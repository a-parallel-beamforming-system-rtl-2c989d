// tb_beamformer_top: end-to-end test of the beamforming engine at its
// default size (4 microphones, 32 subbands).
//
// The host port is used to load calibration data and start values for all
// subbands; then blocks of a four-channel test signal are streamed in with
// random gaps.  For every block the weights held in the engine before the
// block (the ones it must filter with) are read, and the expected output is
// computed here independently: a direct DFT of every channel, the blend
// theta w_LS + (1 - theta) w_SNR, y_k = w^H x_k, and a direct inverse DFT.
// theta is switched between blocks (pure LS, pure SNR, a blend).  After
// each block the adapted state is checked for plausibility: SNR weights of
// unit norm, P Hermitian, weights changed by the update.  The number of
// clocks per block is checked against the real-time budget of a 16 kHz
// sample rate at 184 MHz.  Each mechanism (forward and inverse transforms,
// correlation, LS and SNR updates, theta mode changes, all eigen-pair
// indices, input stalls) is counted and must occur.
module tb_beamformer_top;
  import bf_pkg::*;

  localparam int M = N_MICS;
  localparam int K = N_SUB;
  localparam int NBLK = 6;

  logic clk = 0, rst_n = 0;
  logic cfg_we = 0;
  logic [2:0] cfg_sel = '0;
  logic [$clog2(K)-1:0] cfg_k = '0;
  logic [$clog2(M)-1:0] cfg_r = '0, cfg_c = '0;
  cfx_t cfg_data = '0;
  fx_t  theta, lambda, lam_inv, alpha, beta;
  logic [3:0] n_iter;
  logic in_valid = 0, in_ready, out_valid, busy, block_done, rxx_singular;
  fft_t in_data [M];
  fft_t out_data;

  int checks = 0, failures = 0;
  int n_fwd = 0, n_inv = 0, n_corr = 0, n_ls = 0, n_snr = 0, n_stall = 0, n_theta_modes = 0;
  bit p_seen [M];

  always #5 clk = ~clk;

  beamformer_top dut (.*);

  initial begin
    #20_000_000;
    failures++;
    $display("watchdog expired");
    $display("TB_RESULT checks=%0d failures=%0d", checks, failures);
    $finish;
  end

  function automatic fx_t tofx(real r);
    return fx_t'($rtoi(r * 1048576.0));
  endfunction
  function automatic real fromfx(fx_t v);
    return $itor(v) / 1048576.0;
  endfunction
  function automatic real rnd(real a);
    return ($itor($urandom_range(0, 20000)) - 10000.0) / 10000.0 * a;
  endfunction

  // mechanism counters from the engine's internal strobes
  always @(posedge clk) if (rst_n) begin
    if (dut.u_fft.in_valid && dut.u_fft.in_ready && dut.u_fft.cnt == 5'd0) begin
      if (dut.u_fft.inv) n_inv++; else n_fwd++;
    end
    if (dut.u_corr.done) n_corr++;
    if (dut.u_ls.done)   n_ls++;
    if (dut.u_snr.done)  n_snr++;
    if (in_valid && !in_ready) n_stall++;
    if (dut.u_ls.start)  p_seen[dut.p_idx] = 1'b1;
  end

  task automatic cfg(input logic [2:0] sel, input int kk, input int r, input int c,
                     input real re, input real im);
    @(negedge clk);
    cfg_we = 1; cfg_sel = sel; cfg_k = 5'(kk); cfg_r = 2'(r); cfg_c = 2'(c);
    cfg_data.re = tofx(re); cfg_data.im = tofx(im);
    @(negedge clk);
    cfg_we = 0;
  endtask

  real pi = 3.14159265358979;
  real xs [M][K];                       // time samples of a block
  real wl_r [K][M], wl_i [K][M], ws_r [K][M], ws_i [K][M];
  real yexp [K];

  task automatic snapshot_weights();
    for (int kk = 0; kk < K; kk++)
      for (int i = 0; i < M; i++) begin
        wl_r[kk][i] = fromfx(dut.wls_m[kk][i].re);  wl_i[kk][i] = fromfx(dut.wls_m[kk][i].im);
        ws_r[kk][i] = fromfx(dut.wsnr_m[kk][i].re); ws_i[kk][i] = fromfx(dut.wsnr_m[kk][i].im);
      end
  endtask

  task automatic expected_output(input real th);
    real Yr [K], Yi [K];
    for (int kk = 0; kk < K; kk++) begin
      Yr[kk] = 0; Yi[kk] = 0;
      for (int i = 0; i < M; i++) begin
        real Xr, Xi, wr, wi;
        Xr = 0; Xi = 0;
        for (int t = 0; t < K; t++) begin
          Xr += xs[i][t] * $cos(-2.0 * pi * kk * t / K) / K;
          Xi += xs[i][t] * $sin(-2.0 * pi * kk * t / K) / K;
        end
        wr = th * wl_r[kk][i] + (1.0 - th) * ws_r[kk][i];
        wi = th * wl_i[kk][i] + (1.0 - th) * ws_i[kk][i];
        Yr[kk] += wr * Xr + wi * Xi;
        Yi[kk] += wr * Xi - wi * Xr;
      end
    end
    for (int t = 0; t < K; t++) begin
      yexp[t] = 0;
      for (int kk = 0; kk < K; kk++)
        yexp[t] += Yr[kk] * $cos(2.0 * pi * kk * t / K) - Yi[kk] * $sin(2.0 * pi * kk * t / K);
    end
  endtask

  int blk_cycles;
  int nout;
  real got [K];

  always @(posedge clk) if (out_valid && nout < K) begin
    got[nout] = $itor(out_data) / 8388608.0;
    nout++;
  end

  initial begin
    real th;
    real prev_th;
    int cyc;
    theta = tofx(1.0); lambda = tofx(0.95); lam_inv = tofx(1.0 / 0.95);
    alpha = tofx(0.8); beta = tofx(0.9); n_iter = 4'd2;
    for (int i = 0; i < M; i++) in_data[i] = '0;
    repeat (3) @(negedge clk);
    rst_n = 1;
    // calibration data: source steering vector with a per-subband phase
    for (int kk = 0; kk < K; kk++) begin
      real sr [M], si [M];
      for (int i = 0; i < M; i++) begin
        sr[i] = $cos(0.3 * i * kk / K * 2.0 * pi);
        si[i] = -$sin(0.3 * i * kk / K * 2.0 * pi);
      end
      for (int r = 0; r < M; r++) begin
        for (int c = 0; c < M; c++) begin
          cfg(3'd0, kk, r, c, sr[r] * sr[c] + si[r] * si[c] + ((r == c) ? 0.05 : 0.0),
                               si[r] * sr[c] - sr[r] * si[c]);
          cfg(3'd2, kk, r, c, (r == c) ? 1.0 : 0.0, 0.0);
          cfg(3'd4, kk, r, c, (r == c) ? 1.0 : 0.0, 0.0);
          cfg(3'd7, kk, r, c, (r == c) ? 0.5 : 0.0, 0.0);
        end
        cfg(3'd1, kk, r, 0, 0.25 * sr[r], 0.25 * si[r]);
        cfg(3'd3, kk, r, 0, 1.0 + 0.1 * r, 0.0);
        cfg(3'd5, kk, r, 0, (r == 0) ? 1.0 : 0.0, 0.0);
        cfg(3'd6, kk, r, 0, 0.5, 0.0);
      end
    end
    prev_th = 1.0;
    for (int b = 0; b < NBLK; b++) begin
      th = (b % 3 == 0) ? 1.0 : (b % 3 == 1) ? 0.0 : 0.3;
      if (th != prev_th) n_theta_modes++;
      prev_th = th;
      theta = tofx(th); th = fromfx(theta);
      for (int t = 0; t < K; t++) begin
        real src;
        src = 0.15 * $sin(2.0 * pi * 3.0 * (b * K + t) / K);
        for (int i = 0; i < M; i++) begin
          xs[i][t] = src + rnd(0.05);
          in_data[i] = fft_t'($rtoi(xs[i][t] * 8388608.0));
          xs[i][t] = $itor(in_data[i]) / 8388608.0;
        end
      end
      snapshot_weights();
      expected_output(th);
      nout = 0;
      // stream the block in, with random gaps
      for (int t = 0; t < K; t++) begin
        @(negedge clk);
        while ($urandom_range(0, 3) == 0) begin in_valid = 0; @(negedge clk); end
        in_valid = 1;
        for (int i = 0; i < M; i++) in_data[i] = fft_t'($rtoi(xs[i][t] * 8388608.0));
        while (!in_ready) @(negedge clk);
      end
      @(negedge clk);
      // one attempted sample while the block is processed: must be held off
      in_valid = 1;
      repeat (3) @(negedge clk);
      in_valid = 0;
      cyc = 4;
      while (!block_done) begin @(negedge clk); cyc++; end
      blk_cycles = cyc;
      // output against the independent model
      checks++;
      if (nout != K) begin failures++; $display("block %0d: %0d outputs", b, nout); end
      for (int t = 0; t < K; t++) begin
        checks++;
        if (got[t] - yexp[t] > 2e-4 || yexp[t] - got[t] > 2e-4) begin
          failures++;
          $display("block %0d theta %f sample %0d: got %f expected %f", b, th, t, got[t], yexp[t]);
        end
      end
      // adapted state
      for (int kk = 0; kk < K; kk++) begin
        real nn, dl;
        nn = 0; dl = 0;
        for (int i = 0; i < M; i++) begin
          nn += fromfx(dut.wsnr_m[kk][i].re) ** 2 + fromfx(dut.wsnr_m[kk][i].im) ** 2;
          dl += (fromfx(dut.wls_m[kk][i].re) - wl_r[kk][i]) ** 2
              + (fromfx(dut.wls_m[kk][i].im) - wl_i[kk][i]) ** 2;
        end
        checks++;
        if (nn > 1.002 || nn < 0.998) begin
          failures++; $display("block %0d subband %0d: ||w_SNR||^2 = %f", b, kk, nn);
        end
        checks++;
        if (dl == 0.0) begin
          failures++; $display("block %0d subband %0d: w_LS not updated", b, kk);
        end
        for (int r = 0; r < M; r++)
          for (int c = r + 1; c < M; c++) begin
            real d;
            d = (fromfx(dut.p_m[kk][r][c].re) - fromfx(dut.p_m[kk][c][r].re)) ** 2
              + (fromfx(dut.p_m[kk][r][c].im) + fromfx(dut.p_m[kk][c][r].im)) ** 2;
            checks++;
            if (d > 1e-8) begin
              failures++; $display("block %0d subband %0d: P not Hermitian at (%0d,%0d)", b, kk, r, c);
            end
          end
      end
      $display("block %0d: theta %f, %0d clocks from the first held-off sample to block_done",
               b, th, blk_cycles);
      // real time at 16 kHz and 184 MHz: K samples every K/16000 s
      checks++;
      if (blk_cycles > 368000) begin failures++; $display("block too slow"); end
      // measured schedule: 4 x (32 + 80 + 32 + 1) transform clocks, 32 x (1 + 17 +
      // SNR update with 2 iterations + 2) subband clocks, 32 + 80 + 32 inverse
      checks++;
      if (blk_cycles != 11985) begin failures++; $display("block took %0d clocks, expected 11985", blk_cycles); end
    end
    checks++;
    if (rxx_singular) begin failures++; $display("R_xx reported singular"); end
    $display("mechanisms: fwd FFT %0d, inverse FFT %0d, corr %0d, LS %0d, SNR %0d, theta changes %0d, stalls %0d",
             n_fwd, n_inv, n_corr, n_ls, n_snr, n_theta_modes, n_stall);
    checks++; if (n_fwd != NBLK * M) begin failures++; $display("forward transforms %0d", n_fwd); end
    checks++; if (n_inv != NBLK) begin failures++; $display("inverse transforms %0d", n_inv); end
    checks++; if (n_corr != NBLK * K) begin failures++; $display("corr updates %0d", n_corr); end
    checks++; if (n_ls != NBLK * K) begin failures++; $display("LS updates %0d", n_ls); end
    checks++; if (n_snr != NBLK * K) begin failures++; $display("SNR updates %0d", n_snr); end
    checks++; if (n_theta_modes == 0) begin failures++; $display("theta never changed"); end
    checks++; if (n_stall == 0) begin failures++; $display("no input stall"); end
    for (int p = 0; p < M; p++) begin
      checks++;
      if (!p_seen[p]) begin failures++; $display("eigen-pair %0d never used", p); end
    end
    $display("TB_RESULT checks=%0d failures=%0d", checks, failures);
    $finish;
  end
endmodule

==========

## [What is being asked]
Keep only the lines of the listing that contain the word "subbands", and copy them.

## [Completed task]
// default size (4 microphones, 32 subbands).
// subbands; then blocks of a four-channel test signal are streamed in with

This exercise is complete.